TASK STATEMENT: Please reply with one number only: how many lines in the entries below contain the string "logic".

==== AVAILABLE DATA

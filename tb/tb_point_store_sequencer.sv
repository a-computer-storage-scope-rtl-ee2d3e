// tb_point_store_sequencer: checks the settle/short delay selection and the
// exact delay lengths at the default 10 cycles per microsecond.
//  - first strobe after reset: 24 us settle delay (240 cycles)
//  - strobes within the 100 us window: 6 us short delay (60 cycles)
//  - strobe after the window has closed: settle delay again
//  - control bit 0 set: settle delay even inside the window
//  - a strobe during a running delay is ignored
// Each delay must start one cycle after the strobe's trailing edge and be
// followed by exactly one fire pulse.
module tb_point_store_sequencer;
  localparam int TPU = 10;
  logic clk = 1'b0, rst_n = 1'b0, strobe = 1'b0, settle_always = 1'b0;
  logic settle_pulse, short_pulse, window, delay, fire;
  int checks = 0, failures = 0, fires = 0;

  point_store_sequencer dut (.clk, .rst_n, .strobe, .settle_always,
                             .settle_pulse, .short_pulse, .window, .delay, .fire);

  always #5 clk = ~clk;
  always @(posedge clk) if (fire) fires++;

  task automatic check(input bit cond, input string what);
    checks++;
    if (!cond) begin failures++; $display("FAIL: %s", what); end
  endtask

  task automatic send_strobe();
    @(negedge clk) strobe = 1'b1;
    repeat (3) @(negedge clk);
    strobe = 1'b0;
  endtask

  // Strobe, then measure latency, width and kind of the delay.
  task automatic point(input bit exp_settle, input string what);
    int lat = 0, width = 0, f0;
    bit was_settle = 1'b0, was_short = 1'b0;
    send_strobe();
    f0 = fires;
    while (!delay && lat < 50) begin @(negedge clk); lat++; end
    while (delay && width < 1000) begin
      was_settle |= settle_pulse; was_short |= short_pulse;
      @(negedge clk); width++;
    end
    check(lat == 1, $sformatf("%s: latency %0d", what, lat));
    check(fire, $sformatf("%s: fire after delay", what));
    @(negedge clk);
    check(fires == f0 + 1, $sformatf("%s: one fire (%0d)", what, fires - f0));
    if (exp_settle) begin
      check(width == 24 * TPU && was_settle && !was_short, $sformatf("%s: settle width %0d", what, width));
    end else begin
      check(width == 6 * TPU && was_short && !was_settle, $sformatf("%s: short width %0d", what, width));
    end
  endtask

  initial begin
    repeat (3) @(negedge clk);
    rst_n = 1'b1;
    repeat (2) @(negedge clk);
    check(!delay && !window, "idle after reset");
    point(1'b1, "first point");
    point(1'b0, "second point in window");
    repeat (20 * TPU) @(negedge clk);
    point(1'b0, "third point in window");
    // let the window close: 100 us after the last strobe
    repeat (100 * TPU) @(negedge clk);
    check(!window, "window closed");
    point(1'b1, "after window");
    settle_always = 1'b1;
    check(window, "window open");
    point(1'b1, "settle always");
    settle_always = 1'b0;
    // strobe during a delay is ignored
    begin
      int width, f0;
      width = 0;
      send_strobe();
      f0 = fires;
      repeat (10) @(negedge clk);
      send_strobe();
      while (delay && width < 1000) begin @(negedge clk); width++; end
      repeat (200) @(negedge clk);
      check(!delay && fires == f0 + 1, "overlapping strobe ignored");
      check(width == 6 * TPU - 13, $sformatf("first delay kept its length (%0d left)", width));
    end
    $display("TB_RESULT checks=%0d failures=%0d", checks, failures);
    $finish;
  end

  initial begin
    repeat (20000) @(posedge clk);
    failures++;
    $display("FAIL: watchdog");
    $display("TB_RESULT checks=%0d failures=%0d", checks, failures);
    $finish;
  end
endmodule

========

TASK RESULT: 2